According to experts, the delay of the project is related to financial, technical, and internal and external political problems, which greatly delayed the completion of the first phase of the project.

== Overview ==
The project was first official proposed and announced in 2010, however countless delays due to the conflict in Iraq, and the blockade by cash shortages due to internal hostilities and low oil prices caused the project to be halted. However finally, in 2020 the Prime Minister of Iraq Mustafa al-Kadhimi launched the second phase of the port, with South Korean company Daewoo Engineering winning the $2.7 billion contracts for the port in December. Several other companies competed for the contracts including Chinese, Emirati and American companies.

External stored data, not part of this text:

// srisc_exi: integer execution unit EXI (arithmetic, logic and control).
//
// The dispatched packet is held in the unit's input pipeline register; the
// result is computed combinationally from it and offered to write back in
// the same cycle (one cycle through the unit). If write back gives the slot
// to an older result (grant low), the packet stays in the register and the
// unit reports not ready, which blocks issue to this unit only.
// Control instructions compute their next PC here: BEQ/BNE branch to pc+imm
// when taken and continue at pc+1 otherwise, JAL jumps to pc+imm and writes
// pc+1 as its result. The operation list is this design's own instruction
// set; the unit's role follows the description.
module srisc_exi
  import srisc_pkg::*;
(
  input  logic    clk,
  input  logic    rst_n,
  input  logic    in_valid,
  input  ex_pkt_t in_pkt,
  output logic    ready,
  output logic    done_valid,
  output wb_pkt_t done_pkt,
  input  logic    grant
);
  logic    v;
  ex_pkt_t q;
  word_t   simm, res, target;
  logic    taken;

  always_ff @(posedge clk) begin
    if (!rst_n)     v <= 1'b0;
    else if (ready) v <= in_valid;
    if (ready && in_valid) q <= in_pkt;
  end

  assign ready      = !v || grant;
  assign done_valid = v;

  always_comb begin
    simm   = word_t'(q.imm);          // sign extended
    target = q.pc + simm;
    taken  = 1'b0;
    case (q.op)
      OP_ADD:  res = q.a + q.b;
      OP_SUB:  res = q.a - q.b;
      OP_AND:  res = q.a & q.b;
      OP_OR:   res = q.a | q.b;
      OP_XOR:  res = q.a ^ q.b;
      OP_SLT:  res = word_t'($signed(q.a) < $signed(q.b));
      OP_SLL:  res = q.a << q.b[4:0];
      OP_SRL:  res = q.a >> q.b[4:0];
      OP_ADDI: res = q.a + simm;
      OP_JAL:  begin res = q.pc + 1; taken = 1'b1; end
      OP_BEQ:  begin res = '0; taken = (q.a == q.b); end
      OP_BNE:  begin res = '0; taken = (q.a != q.b); end
      default: res = '0;
    endcase
    done_pkt.has_dest = q.has_dest;
    done_pkt.dest     = q.dest;
    done_pkt.iw_idx   = q.iw_idx;
    done_pkt.result   = res;
    done_pkt.is_load  = 1'b0;
    done_pkt.redirect = op_is_ctrl(q.op);
    done_pkt.next_pc  = taken ? target : q.pc + 1;
  end
endmodule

Iraq hopes the port will create a shorter transportation corridor between the Middle East and Europe, bypassing the Suez Canal, through the eventual expansion of a national rail network.

=== Construction ===
The breakwaters of the port have already been completed costing over 1 billion dollars, they became the world's longest at 14.523 km. The breakwaters were constructed by Daewoo Engineering & Construction Co. Ltd (South Korea), GCPI (Iraq) and TECHNITAL (Italy) in Basra, Iraq on 2 April 2020 as recognized by the Guinness World Records.

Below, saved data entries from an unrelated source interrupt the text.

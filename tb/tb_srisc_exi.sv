// tb_srisc_exi: random integer and control operations through EXI, with the
// write-back grant withheld at random. Results, next PCs and tags are
// compared with values computed here; a packet must stay in the unit while
// not granted, the unit must refuse new work meanwhile, and with the grant
// always given a result appears one cycle after dispatch.
`timescale 1ns/1ps
module tb_srisc_exi;
  import srisc_pkg::*;

  logic    clk = 1'b0, rst_n, in_valid, ready, done_valid, grant;
  ex_pkt_t in_pkt;
  wb_pkt_t done_pkt;

  srisc_exi dut (.*);
  always #5 clk = ~clk;

  op_e ops [13] = '{OP_ADD, OP_SUB, OP_AND, OP_OR, OP_XOR, OP_SLT, OP_SLL, OP_SRL, OP_ADDI,
                    OP_BEQ, OP_BNE, OP_JAL, OP_NOP};

  int checks = 0, failures = 0;
  ex_pkt_t q[$];
  int      sent_at[$];
  int      cyc = 0;
  always @(posedge clk) cyc++;

  function automatic wb_pkt_t expect_of(ex_pkt_t p);
    wb_pkt_t e;
    word_t   s;
    s = word_t'(p.imm);
    e = '0;
    e.has_dest = p.has_dest; e.dest = p.dest; e.iw_idx = p.iw_idx;
    e.next_pc = p.pc + 1;
    case (p.op)
      OP_ADD:  e.result = p.a + p.b;
      OP_SUB:  e.result = p.a - p.b;
      OP_AND:  e.result = p.a & p.b;
      OP_OR:   e.result = p.a | p.b;
      OP_XOR:  e.result = p.a ^ p.b;
      OP_SLT:  e.result = ($signed(p.a) < $signed(p.b)) ? 1 : 0;
      OP_SLL:  e.result = p.a << (p.b % 32);
      OP_SRL:  e.result = p.a >> (p.b % 32);
      OP_ADDI: e.result = p.a + s;
      OP_JAL:  begin e.result = p.pc + 1; e.next_pc = p.pc + s; e.redirect = 1; end
      OP_BEQ:  begin e.redirect = 1; if (p.a == p.b) e.next_pc = p.pc + s; end
      OP_BNE:  begin e.redirect = 1; if (p.a != p.b) e.next_pc = p.pc + s; end
      default: ;
    endcase
    return e;
  endfunction

  initial begin
    ex_pkt_t p;
    int phase_free;
    rst_n = 0; in_valid = 0; in_pkt = '0; grant = 0;
    repeat (2) @(posedge clk);
    #1 rst_n = 1;
    for (int c = 0; c < 6000; c++) begin
      phase_free = (c < 1000);
      p.op = ops[$urandom_range(12)];
      p.has_dest = 1'($urandom); p.dest = preg_t'($urandom_range(NPHYS - 1));
      p.iw_idx = iwidx_t'($urandom);
      p.a = $urandom; p.b = ($urandom_range(3) == 0) ? p.a : $urandom;
      if ($urandom_range(3) == 0) p.b = $urandom_range(40);
      p.imm = 14'($urandom); p.pc = $urandom;
      in_pkt = p;
      in_valid = 1'($urandom);
      grant = phase_free ? done_valid : (done_valid && 1'($urandom));
      #1;
      if (done_valid) begin
        checks++;
        if (q.size() == 0 || done_pkt != expect_of(q[0])) begin
          failures++;
          $display("FAIL result cycle %0d op %s", c, q.size() ? q[0].op.name() : "none");
        end
        if (phase_free) begin
          checks++;
          if (cyc - sent_at[0] != 1) begin failures++; $display("FAIL latency %0d", cyc - sent_at[0]); end
        end
      end
      checks++;
      if (ready != (!done_valid || grant)) begin failures++; $display("FAIL ready"); end
      @(posedge clk);
      if (done_valid && grant) begin void'(q.pop_front()); void'(sent_at.pop_front()); end
      if (ready && in_valid) begin q.push_back(p); sent_at.push_back(cyc); end
      #1;
    end
    $display("TB_RESULT checks=%0d failures=%0d", checks, failures);
    $finish;
  end

  initial begin
    #1_000_000;
    failures++;
    $display("TB_RESULT checks=%0d failures=%0d", checks, failures);
    $finish;
  end
endmodule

Construction of the initial five berths, as well as roads, and a tunnel to connect it to Um-Qasr port across the Khor-Al-Zubair waterway began.

In April 2024, during a visit to Baghdad by Turkish President Recep Tayyip Erdogan, a quadrilateral memorandum of understanding regarding cooperation in the Iraq Development Road project was signed between Iraq, Türkiye, Qatar, and the UAE, inked by the transportation ministers from each country. The 1,200-kilometer project with railway and highways which will connect the Great Faw Port, aimed to be the largest port in the Middle East. It is planned to be completed by 2025 to the Turkish border at an expected cost of $17 billion.

On 7 November 2024, a handover ceremony was held at the site of the Grand Faw Port, where the Prime Minister Mohammed Shia' Al Sudani announced the completion of the construction of the five initial berths, concluding the first phase of the construction of the planned 100 berths.